VivoPower Terminates ATM Equity Offering Amid Strong Cash Flow Outlook
Event summary
- VivoPower terminated its ATM equity offering agreement with Chardan Capital Markets on February 2, 2026.
- The ATM Agreement, dated December 23, 2025, allowed for the sale of ordinary shares under the Company’s Form F-3 shelf registration statement.
- The decision was driven by strong projected operating cash flow and alternative non-dilutive funding sources.

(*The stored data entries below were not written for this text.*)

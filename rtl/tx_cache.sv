// Transaction cache (TC) of one core: request queue, controller and data
// array, as one unit beside the L1 cache.
//
// Persistent writes of a transaction enter from the CPU, wait in the request
// queue until the L1 controller reports that their coherence operation is
// done (and a global sequence ID has been stamped on them), and are then
// inserted at the TC head as active lines. A commit request turns all lines
// of its transaction to committed. Committed lines are written back to NVRAM
// in FIFO order, each only when its sequence ID is the global write-back
// sequence ID, and are released when NVRAM acknowledges them. The LLC looks
// up the newest copy of a missed line here. Because the array is
// nonvolatile, the held lines are the undo-free log of every transaction not
// yet fully written back.
//
// Interface: valid/ready CPU requests and LLC/NVRAM messages; coh_fin pulse
// with its stamped coh_seq; the global write-back SeqID in and a wb_issue
// pulse out; a valid/ready write-back port toward NVRAM; a one-cycle miss
// answer. Latency: a stamped write reaches the array two cycles after it
// enters the queue at the earliest (queue register, then insert); a miss is
// answered two cycles after it is accepted (queue, then registered answer).
module tx_cache
  import tc_pkg::*;
#(
  parameter int unsigned ENTRIES      = 64,
  parameter int unsigned CPU_DEPTH    = 8,
  parameter int unsigned MSG_DEPTH    = 4,
  parameter int unsigned DRAIN_THRESH = ENTRIES - ENTRIES / 8
) (
  input  logic      clk,
  input  logic      rst_n,
  input  logic      cpu_in_valid,
  output logic      cpu_in_ready,
  input  cpu_req_t  cpu_in,
  input  logic      coh_fin,
  input  seq_t      coh_seq,
  input  logic      miss_in_valid,
  output logic      miss_in_ready,
  input  laddr_t    miss_in_addr,
  input  logic      ack_in_valid,
  output logic      ack_in_ready,
  input  laddr_t    ack_in_addr,
  input  seq_t      wb_seq,
  output logic      wb_issue,
  output logic      nv_wr_valid,
  input  logic      nv_wr_ready,
  output nv_wr_t    nv_wr,
  output logic      drain_req,
  output logic      miss_rsp_valid,
  output miss_rsp_t miss_rsp,
  output logic      stall,
  output logic      commit_event,
  output logic      ack_event,
  output logic      ack_orphan,
  output logic [$clog2(ENTRIES):0] used,
  output logic [$clog2(CPU_DEPTH):0] unordered
);

  localparam int unsigned PW = $clog2(ENTRIES);

  logic      q_cpu_valid, q_cpu_ready, q_msg_valid, q_msg_ready;
  cpu_req_t  q_cpu;
  tc_msg_t   q_msg;

  logic      ins_en, cmt_en, free_en;
  logic [PW-1:0] ins_idx, free_idx, rda_idx, rdb_idx;
  txid_t     ins_txid, cmt_txid;
  seq_t      ins_seq, rda_seq, rdb_seq;
  laddr_t    ins_addr, srch_addr, rda_addr;
  line_t     ins_data, rda_data, rdb_data;
  logic [ENTRIES-1:0] match;
  tc_state_e state [ENTRIES];

  tc_request_queue #(.CPU_DEPTH(CPU_DEPTH), .MSG_DEPTH(MSG_DEPTH)) u_queue (
    .clk, .rst_n,
    .cpu_in_valid, .cpu_in_ready, .cpu_in,
    .coh_fin, .coh_seq,
    .miss_in_valid, .miss_in_ready, .miss_in_addr,
    .ack_in_valid, .ack_in_ready, .ack_in_addr,
    .cpu_out_valid(q_cpu_valid), .cpu_out_ready(q_cpu_ready), .cpu_out(q_cpu),
    .msg_out_valid(q_msg_valid), .msg_out_ready(q_msg_ready), .msg_out(q_msg),
    .unordered
  );

  tc_controller #(.ENTRIES(ENTRIES), .DRAIN_THRESH(DRAIN_THRESH)) u_ctrl (
    .clk, .rst_n,
    .cpu_valid(q_cpu_valid), .cpu_ready(q_cpu_ready), .cpu_req(q_cpu),
    .msg_valid(q_msg_valid), .msg_ready(q_msg_ready), .msg(q_msg),
    .wb_seq, .wb_issue,
    .nv_wr_valid, .nv_wr_ready, .nv_wr, .drain_req,
    .miss_rsp_valid, .miss_rsp,
    .stall, .ack_event, .ack_orphan, .used,
    .ins_en, .ins_idx, .ins_txid, .ins_seq, .ins_addr, .ins_data,
    .cmt_en, .cmt_txid, .free_en, .free_idx,
    .srch_addr, .match, .state,
    .rda_idx, .rda_seq, .rda_addr, .rda_data,
    .rdb_idx, .rdb_seq, .rdb_data
  );

  tc_data_array #(.ENTRIES(ENTRIES)) u_array (
    .clk, .rst_n,
    .ins_en, .ins_idx, .ins_txid, .ins_seq, .ins_addr, .ins_data,
    .cmt_en, .cmt_txid, .free_en, .free_idx,
    .srch_addr, .match, .state,
    .rda_idx, .rda_seq, .rda_addr, .rda_data,
    .rdb_idx, .rdb_seq, .rdb_data
  );

  assign commit_event = cmt_en;

endmodule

- VivoPower’s Board emphasizes disciplined capital allocation and avoiding dilutive capital raisings.
The big picture
VivoPower’s termination of its ATM equity offering reflects a strategic shift toward leveraging internal cash flow and non-dilutive funding. This aligns with broader industry trends where companies prioritize financial discipline amid volatile market conditions. The move also underscores the company’s focus on scaling its AI-powered infrastructure while streamlining its business units.
What we're watching
- Cash Flow Dynamics
- How VivoPower’s projected operating cash flow will support its expansion plans without additional equity dilution.
- Alternative Funding
- Whether the company can sustain growth through non-dilutive sources of capital at the project or asset level.
- Strategic Focus
- The pace at which VivoPower can execute its power-to-X strategy while divesting non-core business units.